En Bodas de Sangre, la última de las tragedias, la vida de los personajes también está marcada por la desgracia y la muerte, así terminan matándose unos a otros.

Sin duda el legado literario sobre el suicido es inmenso, buena fe de ello da la obra del escritor y filósofo rumano Emil Michael Cioran. Sus planteamientos iban en la llamada filosofía del absurdo, con un sentimiento de divisar el abismo, estaba fuertemente influido por Nietszche y Schopenhauer. Sentía una fuerte frustración por el hecho de existir, lo cual lo hacía enfrentarse consigo mismo. Encontraba sugerente el suicidio como forma de vida. Aunque parezca contradictorio, no llegó a suicidarse, sino que murió de causas naturales a una edad avanzada.

"Soy sólo un accidente. ¿Por qué debo tomarme en serio?"


Además contamos con una larga lista de poetas suicidas como Cesare Pavese.

Vendrá la muerte y tendrá tus ojos

- esta muerte que nos acompaña

de la mañana a la noche, insomne,

sorda, como un viejo remordimiento

o un vicio absurdo. Tus ojos

serán una vana palabra,

un grito callado, un silencio...

También Sibilla Aleramo, Antonia Pozzi, John Berryman, Sylvia Plath, Anne Sexton a quien mencionamos antes…

Gabriel Ferrater, por ejemplo de poesía castellana, se suicidó en el 72 en Sant Cugat, y escribió:

"Estoy más lejos que amarte /.../ No soy sino la mano con que tú palpas"

Por supuesto no podemos pasar sin recordar el suicidio de David Foster Wallace, de quien nos habló Enrique en una ocasión, a penas después de leer Entrevistas breves con hombres repulsivos en 2008.

También podríamos analizar los suicidios en la obra de Shakespeare como los de Romeo y Julieta, o el de Ofelia, pero todo ello nos llevaría mucho tiempo.

Quizás esa necesidad tan humana de buscar vías o mecanismos para canalizar el estrés, la presión que ejerce la vida, los acontecimientos consuetudinarios; nos lleve a escribir estos macilentos textos que nos asombran y maravillan a parte iguales. El desgarro y el desasosiego que se suman a la angustia de la existencia misma, especialmente cuando sientes que la presión que ejerce el ambiente, superan las vías de escape, y te intoxicas.

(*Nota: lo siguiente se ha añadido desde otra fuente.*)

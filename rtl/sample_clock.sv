// sample_clock: produces the audio sample strobe from the system clock.
//
// A fractional accumulator adds SAMPLE_HZ every clock and pulses `tick` and
// subtracts CLK_HZ whenever the sum reaches CLK_HZ, so the average rate is
// exactly SAMPLE_HZ (44.1 kHz from 50 MHz: ticks alternate between 1133 and
// 1134 clocks apart). The 44.1 kHz rate and the 50 MHz clock follow the
// document; the accumulator is this design's way of producing it.
module sample_clock #(
  parameter int unsigned CLK_HZ    = 50_000_000,
  parameter int unsigned SAMPLE_HZ = 44_100
) (
  input  logic clk,
  input  logic rst,
  output logic tick
);
  logic [31:0] acc;
  logic [32:0] nxt;

  always_comb nxt = {1'b0, acc} + 33'(SAMPLE_HZ);

  always_ff @(posedge clk) begin
    if (rst) begin
      acc  <= '0;
      tick <= 1'b0;
    end else if (nxt >= 33'(CLK_HZ)) begin
      acc  <= 32'(nxt - 33'(CLK_HZ));
      tick <= 1'b1;
    end else begin
      acc  <= nxt[31:0];
      tick <= 1'b0;
    end
  end
endmodule
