// video_driver: draws the settings page on a 128x64 monochrome LCD over SPI,
// generating every pixel on the fly instead of from a frame buffer.
//
// Screen layout. The top text row shows the page name at the left and the
// selected setting's name at the right, in a 5x7 font with 6-pixel character
// cells. Below, each setting of the page has a 32x24-pixel cell (four per row,
// two rows: pixel rows 16-39 and 40-63) holding a rectangle outline and a
// horizontal bar whose length shows the setting's 8-bit code (signed codes are
// shown offset so that 0 is mid-scale); the selected setting's rectangle is drawn
// twice as thick. Names come from small ROMs (page names, setting names, glyph
// columns); the rectangles and bars are computed from the pixel coordinates.
//
// Display protocol (ST7565-style controller): after a reset pulse on lcd_rst_n
// an initialisation command list is sent; then, for each of the eight 8-pixel
// display pages, the commands "page address", "column high", "column low" are
// followed by 128 data bytes (lcd_a0 = 1), each holding one column of 8 pixels,
// top pixel in bit 0. A frame is about 25,000 clocks (0.5 ms) and one starts
// every FRAME_CYCLES clocks (60 frames/s at 50 MHz). Bytes go out MSB first;
// lcd_sclk has a period of 3 clocks (16.7 MHz, high for 1) and the display takes
// lcd_si on the rising edge.
//
// From the document: the 128x64 SPI display, 16.7 MHz from 50 MHz, 60 frames/s,
// rendering without a frame buffer, the name ROMs, the page and parameter names in
// the top left and top right, a value indicator per parameter. This design's
// choices: the layout, font, names, the drawing of the rectangles by arithmetic
// rather than from ROMs, and the controller command values.
module video_driver #(
  parameter int unsigned FRAME_CYCLES = 833_333,
  parameter int unsigned RST_CYCLES   = 100
) (
  input  logic             clk,
  input  logic             rst,
  input  logic [3:0]       page,
  input  logic [2:0]       sel,
  input  logic [3:0]       page_len,
  input  logic [7:0][7:0]  page_codes,
  output logic             lcd_cs_n,
  output logic             lcd_rst_n,
  output logic             lcd_a0,
  output logic             lcd_sclk,
  output logic             lcd_si,
  output logic             frame_done   // one-cycle strobe after the last byte of a frame
);
  // ---- name ROMs (6 characters each) ---------------------------------------
  function automatic logic [47:0] page_name(logic [3:0] p);
    unique case (p)
      4'd0:    return "ENV 1 ";
      4'd1:    return "ENV 2 ";
      4'd2:    return "ENV 3 ";
      4'd3:    return "VOICE ";
      4'd4:    return "LFO   ";
      4'd5:    return "AMP   ";
      4'd6:    return "PITCH ";
      4'd7:    return "DIST K";
      default: return "DRYWET";
    endcase
  endfunction

  function automatic logic [47:0] param_name(logic [3:0] p, logic [2:0] s);
    if (p <= 4'd2) begin
      unique case (s)
        3'd0:    return "ATTACK";
        3'd1:    return " DECAY";
        3'd2:    return " SUSTN";
        default: return "RELEAS";
      endcase
    end else if (p == 4'd3) begin
      unique case (s)
        3'd0:    return "  WAVE";
        3'd1:    return "MODWAV";
        3'd2:    return "     K";
        default: return "   WET";
      endcase
    end else if (p == 4'd4) begin
      unique case (s)
        3'd0:    return "RATE 1";
        3'd1:    return "RATE 2";
        3'd2:    return "RATE 3";
        3'd3:    return "WAVE 1";
        3'd4:    return "WAVE 2";
        default: return "WAVE 3";
      endcase
    end else begin
      unique case (s)
        3'd0:    return " ENV 1";
        3'd1:    return " ENV 2";
        3'd2:    return " ENV 3";
        3'd3:    return " LFO 1";
        3'd4:    return " LFO 2";
        3'd5:    return " LFO 3";
        3'd6:    return " VELOC";
        default: return "MODWAV";
      endcase
    end
  endfunction

  // one 7-pixel column (bit 0 = top) of a 5x7 glyph
  function automatic logic [6:0] glyph_col(logic [7:0] ch, logic [2:0] c);
    logic [34:0] g;
    unique case (ch)
      "1": g = {7'h00, 7'h42, 7'h7F, 7'h40, 7'h00};
      "2": g = {7'h42, 7'h61, 7'h51, 7'h49, 7'h46};
      "3": g = {7'h21, 7'h41, 7'h45, 7'h4B, 7'h31};
      "A": g = {7'h7E, 7'h11, 7'h11, 7'h11, 7'h7E};
      "C": g = {7'h3E, 7'h41, 7'h41, 7'h41, 7'h22};
      "D": g = {7'h7F, 7'h41, 7'h41, 7'h22, 7'h1C};
      "E": g = {7'h7F, 7'h49, 7'h49, 7'h49, 7'h41};
      "F": g = {7'h7F, 7'h09, 7'h09, 7'h09, 7'h01};
      "H": g = {7'h7F, 7'h08, 7'h08, 7'h08, 7'h7F};
      "I": g = {7'h00, 7'h41, 7'h7F, 7'h41, 7'h00};
      "K": g = {7'h7F, 7'h08, 7'h14, 7'h22, 7'h41};
      "L": g = {7'h7F, 7'h40, 7'h40, 7'h40, 7'h40};
      "M": g = {7'h7F, 7'h02, 7'h0C, 7'h02, 7'h7F};
      "N": g = {7'h7F, 7'h04, 7'h08, 7'h10, 7'h7F};
      "O": g = {7'h3E, 7'h41, 7'h41, 7'h41, 7'h3E};
      "P": g = {7'h7F, 7'h09, 7'h09, 7'h09, 7'h06};
      "R": g = {7'h7F, 7'h09, 7'h19, 7'h29, 7'h46};
      "S": g = {7'h46, 7'h49, 7'h49, 7'h49, 7'h31};
      "T": g = {7'h01, 7'h01, 7'h7F, 7'h01, 7'h01};
      "U": g = {7'h3F, 7'h40, 7'h40, 7'h40, 7'h3F};
      "V": g = {7'h1F, 7'h20, 7'h40, 7'h20, 7'h1F};
      "W": g = {7'h3F, 7'h40, 7'h38, 7'h40, 7'h3F};
      "Y": g = {7'h07, 7'h08, 7'h70, 7'h08, 7'h07};
      default: g = '0;
    endcase
    return (c < 3'd5) ? g[34 - 7*c -: 7] : 7'h00;
  endfunction

  // ---- pixel column generator ------------------------------------------------
  // 8 vertical pixels of display page `band` at column `x`, bit 0 on top.
  function automatic logic [7:0] column_byte(
      logic [2:0] band, logic [6:0] x, logic [3:0] pg, logic [2:0] sl,
      logic [3:0] plen, logic [7:0][7:0] codes);
    logic [7:0]  b;
    logic [47:0] name;
    logic [2:0]  ci, cc;
    logic [6:0]  xr;
    logic [5:0]  y, top;
    logic [4:0]  cx;
    logic [1:0]  cell_col;
    logic        cell_row;
    logic [2:0]  idx;
    logic [7:0]  v;
    logic [5:0]  bar;
    logic [4:0]  dy;
    b = '0;
    if (band == 3'd0) begin
      if (x < 7'd36) begin
        name = page_name(pg);
        ci   = 3'(x / 7'd6);
        cc   = 3'(x % 7'd6);
        b    = {1'b0, glyph_col(name[47 - 8*ci -: 8], cc)};
      end else if (x >= 7'd92) begin
        name = param_name(pg, sl);
        xr   = x - 7'd92;
        ci   = 3'(xr / 7'd6);
        cc   = 3'(xr % 7'd6);
        b    = {1'b0, glyph_col(name[47 - 8*ci -: 8], cc)};
      end
    end else if (band >= 3'd2) begin
      cell_col = x[6:5];
      cx       = x[4:0];
      cell_row = (band >= 3'd5);
      idx      = {cell_row, cell_col};
      top      = cell_row ? 6'd40 : 6'd16;
      v        = codes[idx];
      if (pg >= 4'd5) v = v ^ 8'h80;                 // signed code, 0 at mid-scale
      bar      = 6'((13'(v) * 13'd26) >> 8);         // 0..25 pixels
      if (4'(idx) < plen) begin
        for (int j = 0; j < 8; j++) begin
          y  = {band, 3'(j)};
          dy = 5'(y - top);
          // outline: x 1..30, y 1..22 of the cell, thicker when selected
          if (((cx == 5'd1 || cx == 5'd30) && dy >= 5'd1 && dy <= 5'd22) ||
              ((dy == 5'd1 || dy == 5'd22) && cx >= 5'd1 && cx <= 5'd30))
            b[j] = 1'b1;
          if (idx == sl &&
              (((cx == 5'd2 || cx == 5'd29) && dy >= 5'd2 && dy <= 5'd21) ||
               ((dy == 5'd2 || dy == 5'd21) && cx >= 5'd2 && cx <= 5'd29)))
            b[j] = 1'b1;
          // value bar: rows 8..15, starting at x = 3
          if (dy >= 5'd8 && dy <= 5'd15 && cx >= 5'd3 && 6'(cx) < 6'd3 + bar)
            b[j] = 1'b1;
        end
      end
    end
    return b;
  endfunction

  // ---- byte sequencer ------------------------------------------------------
  localparam int NINIT = 9;
  function automatic logic [7:0] init_cmd(logic [3:0] i);
    unique case (i)
      4'd0:    return 8'hA2;   // LCD bias 1/9
      4'd1:    return 8'hA0;   // segment direction normal
      4'd2:    return 8'hC8;   // common direction reversed
      4'd3:    return 8'h40;   // display start line 0
      4'd4:    return 8'h2F;   // booster, regulator, follower on
      4'd5:    return 8'h26;   // regulator resistor ratio
      4'd6:    return 8'h81;   // electronic volume (contrast) ...
      4'd7:    return 8'h18;   // ... value
      default: return 8'hAF;   // display on
    endcase
  endfunction

  typedef enum logic [2:0] {V_RESET, V_INIT, V_PAGE_CMD, V_DATA, V_WAIT} vstate_e;
  vstate_e     vstate;
  logic [31:0] timer;        // reset length, then frame period
  logic [3:0]  init_idx;
  logic [2:0]  band;
  logic [1:0]  cmd_idx;
  logic [6:0]  col;
  logic        sent;         // frame_done already pulsed for this frame

  // byte shifter
  logic [7:0]  sh;
  logic [3:0]  bits_left;
  logic [1:0]  ph;
  logic        tx_busy;
  logic        load;
  logic [7:0]  load_byte;
  logic        load_a0;

  always_comb begin
    load      = 1'b0;
    load_byte = 8'h00;
    load_a0   = 1'b0;
    if (!tx_busy) begin
      unique case (vstate)
        V_INIT:     begin load = 1'b1; load_byte = init_cmd(init_idx); end
        V_PAGE_CMD: begin
          load = 1'b1;
          unique case (cmd_idx)
            2'd0:    load_byte = {5'b10110, band};   // page address
            2'd1:    load_byte = 8'h10;              // column address high = 0
            default: load_byte = 8'h00;              // column address low = 0
          endcase
        end
        V_DATA:     begin load = 1'b1; load_a0 = 1'b1;
                          load_byte = column_byte(band, col, page, sel, page_len, page_codes); end
        default: ;
      endcase
    end
  end

  always_ff @(posedge clk) begin
    if (rst) begin
      vstate     <= V_RESET;
      timer      <= '0;
      init_idx   <= '0;
      band       <= '0;
      cmd_idx    <= '0;
      col        <= '0;
      frame_done <= 1'b0;
      sent       <= 1'b0;
      lcd_rst_n  <= 1'b0;
    end else begin
      frame_done <= 1'b0;
      timer      <= timer + 1'b1;
      unique case (vstate)
        V_RESET: if (timer >= RST_CYCLES) begin
          lcd_rst_n <= 1'b1;
          if (timer >= 2 * RST_CYCLES) begin
            vstate   <= V_INIT;
            init_idx <= '0;
          end
        end
        V_INIT: if (load) begin
          if (init_idx == 4'(NINIT - 1)) begin
            vstate  <= V_PAGE_CMD;
            band    <= '0;
            cmd_idx <= '0;
            timer   <= '0;
          end else begin
            init_idx <= init_idx + 1'b1;
          end
        end
        V_PAGE_CMD: if (load) begin
          if (cmd_idx == 2'd2) begin
            vstate <= V_DATA;
            col    <= '0;
          end
          cmd_idx <= cmd_idx + 1'b1;
        end
        V_DATA: if (load) begin
          col <= col + 1'b1;
          if (col == 7'd127) begin
            cmd_idx <= '0;
            if (band == 3'd7) begin
              vstate <= V_WAIT;
              sent   <= 1'b0;
            end
            else begin
              band   <= band + 1'b1;
              vstate <= V_PAGE_CMD;
            end
          end
        end
        V_WAIT: begin
          if (!tx_busy && !sent) begin
            frame_done <= 1'b1;
            sent       <= 1'b1;
          end
          if (timer >= FRAME_CYCLES - 1) begin
            timer   <= '0;
            band    <= '0;
            cmd_idx <= '0;
            vstate  <= V_PAGE_CMD;
          end
        end
        default: vstate <= V_RESET;
      endcase
    end
  end

  // SPI shifter: 3 clocks per bit, sclk high in the last one
  always_ff @(posedge clk) begin
    if (rst) begin
      sh        <= '0;
      bits_left <= '0;
      ph        <= '0;
      lcd_cs_n  <= 1'b1;
      lcd_a0    <= 1'b0;
      lcd_sclk  <= 1'b0;
    end else if (load) begin
      sh        <= load_byte;
      bits_left <= 4'd8;
      ph        <= '0;
      lcd_cs_n  <= 1'b0;
      lcd_a0    <= load_a0;
      lcd_sclk  <= 1'b0;
    end else if (bits_left != '0) begin
      unique case (ph)
        2'd0: begin ph <= 2'd1; end
        2'd1: begin ph <= 2'd2; lcd_sclk <= 1'b1; end
        default: begin
          ph        <= 2'd0;
          lcd_sclk  <= 1'b0;
          bits_left <= bits_left - 1'b1;
          sh        <= {sh[6:0], 1'b0};
        end
      endcase
    end else begin
      lcd_cs_n <= 1'b1;
    end
  end

  assign tx_busy = (bits_left != '0);
  assign lcd_si  = sh[7];
endmodule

Quizás el sufrimiento sea necesario para engendrar belleza, aunque el espíritu vitalista y el instinto de supervivencia de la mayoría, nos haga pensar en el suicido como la vía equivocada. Lo único cierto es que no sabemos si lo es o no.

“Las horas vienen reguladas desde el interior del reloj. Si movemos las agujas, modificamos las cifras, pero no la marcha del destino. Desertemos a donde desertemos, con nosotros llevamos nuestro uniforme congénito; y ni siquiera en el suicidio logramos escapar de él. Es preciso que nos elevemos, que nos elevemos también a través del sufrimiento; entonces se vuelve más comprensible el mundo”.

Erst Jünger, Radiaciones.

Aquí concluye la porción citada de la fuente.